Die Beikost richtig einführen für das Baby

Mit Sicherheit ist Mutter­milch die beste Nahrungs­grundlage für ein neuge­bo­renes Baby, denn es liefert alle wert­vollen Nähr­stoffe, die das Kind für eine gesunde Entwicklung braucht. Doch irgendwann muss das Stillen um eine adäquate Beikost erweitert werden. Viele Eltern wissen gar nicht, wo sie am besten anfangen sollen und welche Rezepte für den eigenen kleinen Liebling über­haupt geeignet sind. Daher sollen hier alle wich­tigen Fragen, rund um das Thema Beikost geklärt werden.

Wann ist die Zeit zum Zufüttern gekommen ?

Häufig beginnen Babys nach dem voll­endeten vierten Lebens­monat damit, sich für Essen zu inter­es­sieren : Sie fixieren die Gabel mit ihren Augen und schauen, wie die eigene Mutter oder der Vater essen. Mit rund sechs Monaten verfügen Babys über das notwendige Know-how, um selbst­ständig zu essen. Zu diesem Zeit­punkt gelingt es ihnen, den Mund geschlossen zu halten und die Nahrung hinun­ter­zu­schlucken. Bislang musst die kleine Zunge beim Saugen an der Brust rhyth­misch nach vorne gedrückt werden, nun hat sie die Aufgabe, den Nahrungsbrei nach hinten zu schieben, damit er hinun­ter­ge­schluckt werden kann. Diesen essen­ziell wich­tigen Entwick­lungs­schritt schaffen Babys zwischen dem vierten und dem fünften Lebens­monat.

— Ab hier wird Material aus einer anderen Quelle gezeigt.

// cmd_module: command module of the sorter test system.
//
// Interprets the command packets (serial words with MSB = 1) that the host sends to
// set up the system and to steer the communication. The original description leaves the command
// set open; this design uses (7-bit codes, see sort_pkg):
//   CMD_CONNECT  connection request        -> connect pulse (answered with MSG_ACK)
//   CMD_CLEAR    restart with an empty window -> clear pulse
//   CMD_HALT     stop feeding the sorter and sending results -> halt = 1
//   CMD_RUN      resume                    -> halt = 0
//   CMD_MODE|m   result returned per data word: min, max, median or chosen position
//   CMD_POS|p    chosen position p (6 bits, so arrays up to 64 long)
// Any other code pulses bad_cmd.
//
// Interface: cmd_valid/cmd from uart_rx. Pulses appear, and settings change, one clock
// after the command. After reset: running, result = minimum, position 0.
module cmd_module
  import sort_pkg::*;
#(
  parameter int unsigned N = 25,
  localparam int unsigned PW = (N > 1) ? $clog2(N) : 1
) (
  input  logic            clk,
  input  logic            rst,
  input  logic            cmd_valid,
  input  logic [6:0]      cmd,
  output logic            connect,
  output logic            clear,
  output logic            halt,
  output out_mode_e       mode,
  output logic [PW-1:0]   pos,
  output logic            bad_cmd
);

  always_ff @(posedge clk) begin
    if (rst) begin
      connect <= 1'b0;
      clear   <= 1'b0;
      bad_cmd <= 1'b0;
      halt    <= 1'b0;
      mode    <= OUT_MIN;
      pos     <= '0;
    end else begin
      connect <= 1'b0;
      clear   <= 1'b0;
      bad_cmd <= 1'b0;
      if (cmd_valid) begin
        if (cmd[6] == CMD_POS[6]) begin
          pos <= PW'(cmd[5:0]);
        end else if (cmd[6:2] == CMD_MODE[6:2]) begin
          mode <= out_mode_e'(cmd[1:0]);
        end else begin
          case (cmd)
            CMD_CONNECT: connect <= 1'b1;
            CMD_CLEAR:   clear   <= 1'b1;
            CMD_HALT:    halt    <= 1'b1;
            CMD_RUN:     halt    <= 1'b0;
            default:     bad_cmd <= 1'b1;
          endcase
        end
      end
    end
  end

endmodule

Wie wird die Beikost am besten einge­führt ?

Es ist empfeh­lenswert, eine Tages­mahlzeit wie zum Beispiel das Mittag­essen durch einen Baby-Brei zu ersetzen, denn mittags sind die meisten Kinder sehr wach und gut gelaunt. So wird der erste Brei höchst­wahr­scheinlich bei den Kleinsten sehr gut ankommen. Lassen Sie sich nicht entmu­tigen, wenn es mal nicht so glatt laufen sollte mit dem Zufüttern und stillen Sie vor allem in der ersten Zeit erstmal ruhig weiter. Das Baby braucht einfach seine Zeit, um sich an die neue Nahrungs­zufuhr zu gewöhnen.

Welches Fleisch ist am besten für die ersten Mahl­zeiten geeignet ?

Wenn Sie Fleisch zufüttern möchten, sollten Sie zunächst einmal auf Hühnchen setzen, denn dieses ist besonders gut bekömmlich und leicht verdaulich. Anschließend kann zu Rind­fleisch über­ge­gangen werden, denn dieses punktet mit einem hohen Eisen­gehalt. In jedem Fall sollte eher mageres Muskel­fleisch gewählt werden und das am besten in Bio-Qualität. Die Fleisch­masse sollte zudem immer nur gegart und nicht ange­braten werden.

Welche Früchte eignen sich gut für die Beikost ?

Obstmus ist sehr süß und steht bei kleinen Babys somit hoch im Kurs. Birnen sind in der Regel noch etwas süßer als Äpfel. Ist der Stuhlgang der Kleinen zu fest, so kann auch Pflau­menmus zuge­füttert werden. Ganz wichtig ist hier, das Fruchtmus nicht zusätzlich zu zuckern, denn die Süße der Früchte reicht voll­kommen aus !

Welche Getrei­de­sorten eignen sich optimal für den ersten Brei ?

Hafern, Grünkern, Hirse und Dinkel sind ideale Getrei­de­sorten für den ersten Frucht-Getreide-Babybrei.

Diese Getrei­de­arten sind zum einen leicht verdaulich und zum anderen sehr reich an Mine­ral­stoffen. Sie fördern eine gesunde Verdauung des Kindes und sind somit sehr wertvoll.

Was sollte nicht auf dem Beikost-Plan stehen ?

Schwer verdau­liche Nahrungs­mittel wie zum Beispiel Linsen, Weißkohl oder Rotkohl sollten nicht zuge­führt werden, denn das kann der kleine Magen noch nicht optimal verar­beiten. Ebenso sind kalt­ge­presste Öle und Rohmilch­pro­dukte für Babys nicht geeignet. Auch Honig ist für kleine Säug­linge bis zum ersten Lebensjahr unge­eignet. Kinder­ärzte, Ernäh­rungs­be­rater und Hebammen können umfassend zu diesem Thema beraten.